RECORDS FOR THIS TASK:
________________________________________

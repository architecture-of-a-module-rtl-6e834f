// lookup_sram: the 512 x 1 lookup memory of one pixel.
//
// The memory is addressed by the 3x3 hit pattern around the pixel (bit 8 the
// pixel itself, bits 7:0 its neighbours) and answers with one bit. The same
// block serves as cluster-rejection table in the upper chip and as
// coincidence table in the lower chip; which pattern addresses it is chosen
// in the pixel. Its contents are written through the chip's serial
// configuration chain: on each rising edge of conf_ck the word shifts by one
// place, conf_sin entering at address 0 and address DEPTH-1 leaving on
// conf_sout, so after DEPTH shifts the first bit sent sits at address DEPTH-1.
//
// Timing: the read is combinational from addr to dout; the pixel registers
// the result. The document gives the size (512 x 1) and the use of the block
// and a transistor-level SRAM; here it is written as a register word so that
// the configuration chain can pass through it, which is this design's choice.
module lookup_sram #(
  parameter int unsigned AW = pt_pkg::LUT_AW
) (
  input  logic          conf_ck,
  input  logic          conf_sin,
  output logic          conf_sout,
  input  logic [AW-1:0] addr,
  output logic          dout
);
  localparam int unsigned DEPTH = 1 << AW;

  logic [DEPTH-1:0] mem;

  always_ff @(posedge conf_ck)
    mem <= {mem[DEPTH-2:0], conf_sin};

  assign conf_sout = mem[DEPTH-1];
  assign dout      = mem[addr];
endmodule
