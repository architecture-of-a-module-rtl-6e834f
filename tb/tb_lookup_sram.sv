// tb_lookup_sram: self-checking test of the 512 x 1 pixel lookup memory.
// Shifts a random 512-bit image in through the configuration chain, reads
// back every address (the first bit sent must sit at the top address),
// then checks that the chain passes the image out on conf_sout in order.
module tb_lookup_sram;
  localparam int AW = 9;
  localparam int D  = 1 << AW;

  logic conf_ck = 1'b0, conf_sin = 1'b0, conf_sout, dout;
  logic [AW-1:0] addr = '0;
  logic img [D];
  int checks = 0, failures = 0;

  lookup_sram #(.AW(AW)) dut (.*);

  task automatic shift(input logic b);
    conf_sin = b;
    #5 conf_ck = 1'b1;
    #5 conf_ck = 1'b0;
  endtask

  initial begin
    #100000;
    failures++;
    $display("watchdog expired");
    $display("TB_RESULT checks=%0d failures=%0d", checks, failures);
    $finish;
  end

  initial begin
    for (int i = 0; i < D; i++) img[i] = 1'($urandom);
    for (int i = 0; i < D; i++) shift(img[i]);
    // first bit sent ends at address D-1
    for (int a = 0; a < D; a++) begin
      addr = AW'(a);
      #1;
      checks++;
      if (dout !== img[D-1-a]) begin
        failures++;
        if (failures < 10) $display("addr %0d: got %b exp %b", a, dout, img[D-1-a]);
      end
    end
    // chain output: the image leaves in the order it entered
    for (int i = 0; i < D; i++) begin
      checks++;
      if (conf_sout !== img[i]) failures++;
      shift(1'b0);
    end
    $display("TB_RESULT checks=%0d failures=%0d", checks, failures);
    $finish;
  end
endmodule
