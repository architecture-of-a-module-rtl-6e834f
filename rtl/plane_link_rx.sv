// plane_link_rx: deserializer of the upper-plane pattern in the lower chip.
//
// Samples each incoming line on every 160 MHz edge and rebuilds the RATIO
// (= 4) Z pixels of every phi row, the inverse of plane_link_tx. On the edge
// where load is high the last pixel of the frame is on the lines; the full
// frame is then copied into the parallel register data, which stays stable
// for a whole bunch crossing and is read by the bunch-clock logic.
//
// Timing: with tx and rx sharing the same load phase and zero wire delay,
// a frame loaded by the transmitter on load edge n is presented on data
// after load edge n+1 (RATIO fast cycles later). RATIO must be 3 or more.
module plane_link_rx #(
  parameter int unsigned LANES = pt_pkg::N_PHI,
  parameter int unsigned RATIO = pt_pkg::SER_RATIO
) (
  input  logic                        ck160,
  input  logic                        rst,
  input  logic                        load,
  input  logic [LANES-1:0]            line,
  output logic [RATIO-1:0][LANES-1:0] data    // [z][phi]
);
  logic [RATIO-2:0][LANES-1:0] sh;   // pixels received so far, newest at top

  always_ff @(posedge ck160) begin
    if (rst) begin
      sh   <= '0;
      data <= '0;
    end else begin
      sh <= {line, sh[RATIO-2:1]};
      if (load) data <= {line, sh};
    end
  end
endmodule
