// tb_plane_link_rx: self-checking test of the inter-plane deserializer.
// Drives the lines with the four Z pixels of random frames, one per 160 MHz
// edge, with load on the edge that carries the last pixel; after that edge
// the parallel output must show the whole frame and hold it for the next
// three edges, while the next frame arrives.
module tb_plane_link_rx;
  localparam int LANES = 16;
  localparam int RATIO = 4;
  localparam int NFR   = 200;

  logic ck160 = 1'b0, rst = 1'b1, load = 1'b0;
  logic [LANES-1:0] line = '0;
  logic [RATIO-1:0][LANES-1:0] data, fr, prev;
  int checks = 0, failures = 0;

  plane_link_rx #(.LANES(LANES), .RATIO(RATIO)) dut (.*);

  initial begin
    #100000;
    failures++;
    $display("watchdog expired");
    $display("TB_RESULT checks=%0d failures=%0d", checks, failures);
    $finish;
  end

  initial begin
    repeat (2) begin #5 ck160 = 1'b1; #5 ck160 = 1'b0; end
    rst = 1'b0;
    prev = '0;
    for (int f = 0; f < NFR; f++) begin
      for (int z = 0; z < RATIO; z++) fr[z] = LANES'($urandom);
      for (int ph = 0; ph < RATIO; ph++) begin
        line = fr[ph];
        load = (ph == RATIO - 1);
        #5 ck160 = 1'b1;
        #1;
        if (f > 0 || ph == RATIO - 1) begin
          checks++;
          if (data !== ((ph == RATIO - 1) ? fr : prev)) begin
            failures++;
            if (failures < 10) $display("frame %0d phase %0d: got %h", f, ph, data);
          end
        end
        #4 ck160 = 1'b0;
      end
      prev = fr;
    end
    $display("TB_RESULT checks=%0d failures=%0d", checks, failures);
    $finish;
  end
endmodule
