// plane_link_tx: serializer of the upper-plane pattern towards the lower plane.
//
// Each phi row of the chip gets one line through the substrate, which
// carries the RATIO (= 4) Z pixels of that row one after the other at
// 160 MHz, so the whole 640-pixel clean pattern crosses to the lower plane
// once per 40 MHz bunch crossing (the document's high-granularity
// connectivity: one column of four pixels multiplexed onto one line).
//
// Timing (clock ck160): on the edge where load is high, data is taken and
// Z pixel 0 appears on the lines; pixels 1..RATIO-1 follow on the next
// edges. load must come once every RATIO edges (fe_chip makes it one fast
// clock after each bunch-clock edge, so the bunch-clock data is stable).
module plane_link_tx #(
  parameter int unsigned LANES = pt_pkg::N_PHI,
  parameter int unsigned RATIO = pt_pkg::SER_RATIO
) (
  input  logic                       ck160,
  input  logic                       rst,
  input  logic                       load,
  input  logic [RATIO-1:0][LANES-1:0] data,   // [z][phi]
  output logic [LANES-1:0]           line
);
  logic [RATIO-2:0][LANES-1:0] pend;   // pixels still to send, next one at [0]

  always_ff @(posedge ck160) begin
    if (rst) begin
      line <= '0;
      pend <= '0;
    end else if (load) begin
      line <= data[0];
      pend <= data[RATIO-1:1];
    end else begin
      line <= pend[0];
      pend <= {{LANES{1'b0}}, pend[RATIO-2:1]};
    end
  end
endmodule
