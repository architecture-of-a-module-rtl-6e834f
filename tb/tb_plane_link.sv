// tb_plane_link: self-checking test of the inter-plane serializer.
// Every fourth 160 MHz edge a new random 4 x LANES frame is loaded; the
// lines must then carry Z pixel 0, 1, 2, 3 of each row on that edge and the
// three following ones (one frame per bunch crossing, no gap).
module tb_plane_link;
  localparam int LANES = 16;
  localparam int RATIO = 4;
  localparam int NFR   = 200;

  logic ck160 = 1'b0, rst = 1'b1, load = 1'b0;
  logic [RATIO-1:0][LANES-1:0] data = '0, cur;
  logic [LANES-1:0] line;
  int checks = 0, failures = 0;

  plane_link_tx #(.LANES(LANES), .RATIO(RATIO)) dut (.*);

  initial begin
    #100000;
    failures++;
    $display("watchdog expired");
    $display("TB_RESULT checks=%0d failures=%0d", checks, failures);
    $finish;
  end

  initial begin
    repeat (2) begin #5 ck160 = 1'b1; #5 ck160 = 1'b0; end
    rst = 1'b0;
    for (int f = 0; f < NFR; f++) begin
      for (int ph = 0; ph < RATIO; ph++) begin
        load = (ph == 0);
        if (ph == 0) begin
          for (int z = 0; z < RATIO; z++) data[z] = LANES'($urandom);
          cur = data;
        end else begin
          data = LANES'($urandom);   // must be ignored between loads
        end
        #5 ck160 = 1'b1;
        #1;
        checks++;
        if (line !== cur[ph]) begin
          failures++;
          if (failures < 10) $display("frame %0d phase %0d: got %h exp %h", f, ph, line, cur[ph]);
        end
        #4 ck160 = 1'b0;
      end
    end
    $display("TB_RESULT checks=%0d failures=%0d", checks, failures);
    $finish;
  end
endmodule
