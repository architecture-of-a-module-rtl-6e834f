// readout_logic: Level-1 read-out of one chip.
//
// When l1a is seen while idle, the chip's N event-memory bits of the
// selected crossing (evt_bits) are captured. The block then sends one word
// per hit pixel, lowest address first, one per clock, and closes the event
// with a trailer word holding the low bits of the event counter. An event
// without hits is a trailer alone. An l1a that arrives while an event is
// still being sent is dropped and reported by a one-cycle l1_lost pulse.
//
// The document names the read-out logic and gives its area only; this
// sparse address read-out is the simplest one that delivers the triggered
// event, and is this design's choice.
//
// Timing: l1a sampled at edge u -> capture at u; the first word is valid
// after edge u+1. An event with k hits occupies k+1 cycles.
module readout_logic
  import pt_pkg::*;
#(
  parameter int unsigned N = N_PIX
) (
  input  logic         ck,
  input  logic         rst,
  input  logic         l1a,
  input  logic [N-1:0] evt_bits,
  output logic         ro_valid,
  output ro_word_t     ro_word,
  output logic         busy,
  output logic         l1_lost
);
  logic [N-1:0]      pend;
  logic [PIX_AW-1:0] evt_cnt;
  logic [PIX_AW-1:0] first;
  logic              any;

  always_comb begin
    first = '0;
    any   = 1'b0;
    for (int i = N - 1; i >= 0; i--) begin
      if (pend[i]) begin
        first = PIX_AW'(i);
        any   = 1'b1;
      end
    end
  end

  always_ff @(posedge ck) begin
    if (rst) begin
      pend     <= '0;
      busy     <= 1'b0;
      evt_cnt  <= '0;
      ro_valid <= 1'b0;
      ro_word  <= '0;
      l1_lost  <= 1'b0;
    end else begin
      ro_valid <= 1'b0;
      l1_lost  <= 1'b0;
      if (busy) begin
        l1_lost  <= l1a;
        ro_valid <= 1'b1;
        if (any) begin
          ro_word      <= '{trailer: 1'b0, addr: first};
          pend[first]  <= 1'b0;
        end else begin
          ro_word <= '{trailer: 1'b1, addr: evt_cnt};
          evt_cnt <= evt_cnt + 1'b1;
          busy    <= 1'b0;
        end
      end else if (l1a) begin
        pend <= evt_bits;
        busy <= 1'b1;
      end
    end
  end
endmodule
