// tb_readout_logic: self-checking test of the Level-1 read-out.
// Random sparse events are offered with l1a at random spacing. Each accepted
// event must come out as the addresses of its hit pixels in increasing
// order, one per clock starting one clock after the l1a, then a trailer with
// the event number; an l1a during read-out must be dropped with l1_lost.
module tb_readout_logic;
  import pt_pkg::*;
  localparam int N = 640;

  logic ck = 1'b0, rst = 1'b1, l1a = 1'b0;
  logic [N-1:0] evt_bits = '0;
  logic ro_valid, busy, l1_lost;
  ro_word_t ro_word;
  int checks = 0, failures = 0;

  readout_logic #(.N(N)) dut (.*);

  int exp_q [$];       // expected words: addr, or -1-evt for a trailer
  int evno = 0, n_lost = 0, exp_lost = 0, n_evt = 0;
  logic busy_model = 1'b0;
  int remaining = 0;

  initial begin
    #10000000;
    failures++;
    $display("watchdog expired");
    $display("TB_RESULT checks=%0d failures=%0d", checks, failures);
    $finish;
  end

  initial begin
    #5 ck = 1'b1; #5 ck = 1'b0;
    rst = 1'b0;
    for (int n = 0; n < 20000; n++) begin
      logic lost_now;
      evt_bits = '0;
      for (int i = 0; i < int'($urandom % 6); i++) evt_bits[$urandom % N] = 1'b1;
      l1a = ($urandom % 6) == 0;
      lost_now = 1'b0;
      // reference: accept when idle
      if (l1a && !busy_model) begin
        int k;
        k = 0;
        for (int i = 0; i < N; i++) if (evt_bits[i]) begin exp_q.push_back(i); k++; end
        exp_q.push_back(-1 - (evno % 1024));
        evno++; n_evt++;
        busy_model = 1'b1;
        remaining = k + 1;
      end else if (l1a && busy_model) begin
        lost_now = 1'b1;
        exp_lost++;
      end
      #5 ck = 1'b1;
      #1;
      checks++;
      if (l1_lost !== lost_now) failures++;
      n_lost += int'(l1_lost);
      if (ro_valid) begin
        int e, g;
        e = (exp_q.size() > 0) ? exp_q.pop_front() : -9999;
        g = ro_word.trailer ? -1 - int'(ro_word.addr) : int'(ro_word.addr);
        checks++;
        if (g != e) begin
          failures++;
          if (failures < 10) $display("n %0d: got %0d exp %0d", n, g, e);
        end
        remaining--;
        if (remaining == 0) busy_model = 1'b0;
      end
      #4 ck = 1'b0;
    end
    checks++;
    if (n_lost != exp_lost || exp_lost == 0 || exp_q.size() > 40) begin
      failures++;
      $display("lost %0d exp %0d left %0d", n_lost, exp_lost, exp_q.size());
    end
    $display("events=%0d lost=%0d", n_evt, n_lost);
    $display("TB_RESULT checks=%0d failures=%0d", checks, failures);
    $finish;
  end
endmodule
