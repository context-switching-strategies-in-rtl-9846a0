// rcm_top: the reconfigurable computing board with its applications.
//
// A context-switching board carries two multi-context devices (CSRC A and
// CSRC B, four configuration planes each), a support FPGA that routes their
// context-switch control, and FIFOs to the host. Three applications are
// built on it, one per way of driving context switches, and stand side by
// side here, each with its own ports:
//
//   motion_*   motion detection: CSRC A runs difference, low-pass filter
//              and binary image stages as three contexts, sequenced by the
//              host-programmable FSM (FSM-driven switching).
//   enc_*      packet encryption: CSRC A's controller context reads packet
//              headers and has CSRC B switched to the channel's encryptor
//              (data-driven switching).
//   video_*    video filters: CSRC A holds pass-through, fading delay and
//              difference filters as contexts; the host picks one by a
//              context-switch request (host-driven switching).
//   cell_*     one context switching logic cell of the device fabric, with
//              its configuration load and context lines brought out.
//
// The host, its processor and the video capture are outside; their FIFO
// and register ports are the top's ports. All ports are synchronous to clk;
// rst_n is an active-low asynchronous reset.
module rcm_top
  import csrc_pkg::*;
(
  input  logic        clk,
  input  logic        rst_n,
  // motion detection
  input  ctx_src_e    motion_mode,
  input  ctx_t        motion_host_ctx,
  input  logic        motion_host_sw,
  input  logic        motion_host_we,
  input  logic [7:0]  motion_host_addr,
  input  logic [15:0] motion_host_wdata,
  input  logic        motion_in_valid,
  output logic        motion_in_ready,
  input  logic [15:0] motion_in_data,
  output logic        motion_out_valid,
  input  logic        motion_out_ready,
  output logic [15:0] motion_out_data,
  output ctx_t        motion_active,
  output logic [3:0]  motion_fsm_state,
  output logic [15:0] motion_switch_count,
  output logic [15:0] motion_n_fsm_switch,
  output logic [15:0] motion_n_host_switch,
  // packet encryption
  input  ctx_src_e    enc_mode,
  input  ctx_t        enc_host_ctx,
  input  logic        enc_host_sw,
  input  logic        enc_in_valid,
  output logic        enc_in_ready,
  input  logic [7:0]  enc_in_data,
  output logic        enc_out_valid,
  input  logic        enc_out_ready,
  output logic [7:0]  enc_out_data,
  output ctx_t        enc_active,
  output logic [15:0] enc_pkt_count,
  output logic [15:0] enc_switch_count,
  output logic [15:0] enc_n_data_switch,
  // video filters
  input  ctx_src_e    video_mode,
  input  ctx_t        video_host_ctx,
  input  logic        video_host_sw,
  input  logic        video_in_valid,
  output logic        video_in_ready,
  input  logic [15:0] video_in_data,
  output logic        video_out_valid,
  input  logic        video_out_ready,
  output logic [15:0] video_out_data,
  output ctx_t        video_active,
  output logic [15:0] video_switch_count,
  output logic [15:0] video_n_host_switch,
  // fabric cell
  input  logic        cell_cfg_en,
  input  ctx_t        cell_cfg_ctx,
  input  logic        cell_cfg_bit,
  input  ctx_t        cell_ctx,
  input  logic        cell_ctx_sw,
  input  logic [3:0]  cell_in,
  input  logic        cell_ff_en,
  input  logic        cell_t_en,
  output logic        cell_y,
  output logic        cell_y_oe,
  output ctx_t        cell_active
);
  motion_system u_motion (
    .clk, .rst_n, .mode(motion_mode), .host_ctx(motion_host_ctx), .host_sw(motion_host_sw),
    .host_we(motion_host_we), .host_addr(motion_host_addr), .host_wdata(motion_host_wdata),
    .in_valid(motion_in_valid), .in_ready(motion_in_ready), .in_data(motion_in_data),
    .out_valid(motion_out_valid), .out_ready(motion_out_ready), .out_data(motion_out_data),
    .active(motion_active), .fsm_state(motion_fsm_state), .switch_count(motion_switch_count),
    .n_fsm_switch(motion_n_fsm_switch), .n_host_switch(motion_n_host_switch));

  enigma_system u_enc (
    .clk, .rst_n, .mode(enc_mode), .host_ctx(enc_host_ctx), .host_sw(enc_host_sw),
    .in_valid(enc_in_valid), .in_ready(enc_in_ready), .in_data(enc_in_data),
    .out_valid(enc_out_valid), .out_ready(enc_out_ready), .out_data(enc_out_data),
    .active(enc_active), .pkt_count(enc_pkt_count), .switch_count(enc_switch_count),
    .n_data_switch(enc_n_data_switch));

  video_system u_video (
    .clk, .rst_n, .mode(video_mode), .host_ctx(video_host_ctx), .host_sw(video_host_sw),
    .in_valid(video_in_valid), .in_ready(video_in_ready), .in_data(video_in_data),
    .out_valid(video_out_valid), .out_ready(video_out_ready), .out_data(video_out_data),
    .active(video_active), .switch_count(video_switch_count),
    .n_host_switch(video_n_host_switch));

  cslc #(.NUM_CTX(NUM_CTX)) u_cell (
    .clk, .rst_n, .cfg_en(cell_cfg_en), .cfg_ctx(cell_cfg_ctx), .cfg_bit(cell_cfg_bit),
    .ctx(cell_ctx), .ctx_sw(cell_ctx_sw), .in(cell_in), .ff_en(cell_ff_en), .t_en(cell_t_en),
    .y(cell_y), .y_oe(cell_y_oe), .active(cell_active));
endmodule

________________________________________

WORK REQUEST:
Only the lines from the first one of the listing up to and including the line where "it is chosen" appears are wanted, reproduced exactly.

EXERCISE RESPONSE:
repository architecture-of-a-module-rtl-6e834f
// lookup_sram: the 512 x 1 lookup memory of one pixel.
//
// The memory is addressed by the 3x3 hit pattern around the pixel (bit 8 the
// pixel itself, bits 7:0 its neighbours) and answers with one bit. The same
// block serves as cluster-rejection table in the upper chip and as
// coincidence table in the lower chip; which pattern addresses it is chosen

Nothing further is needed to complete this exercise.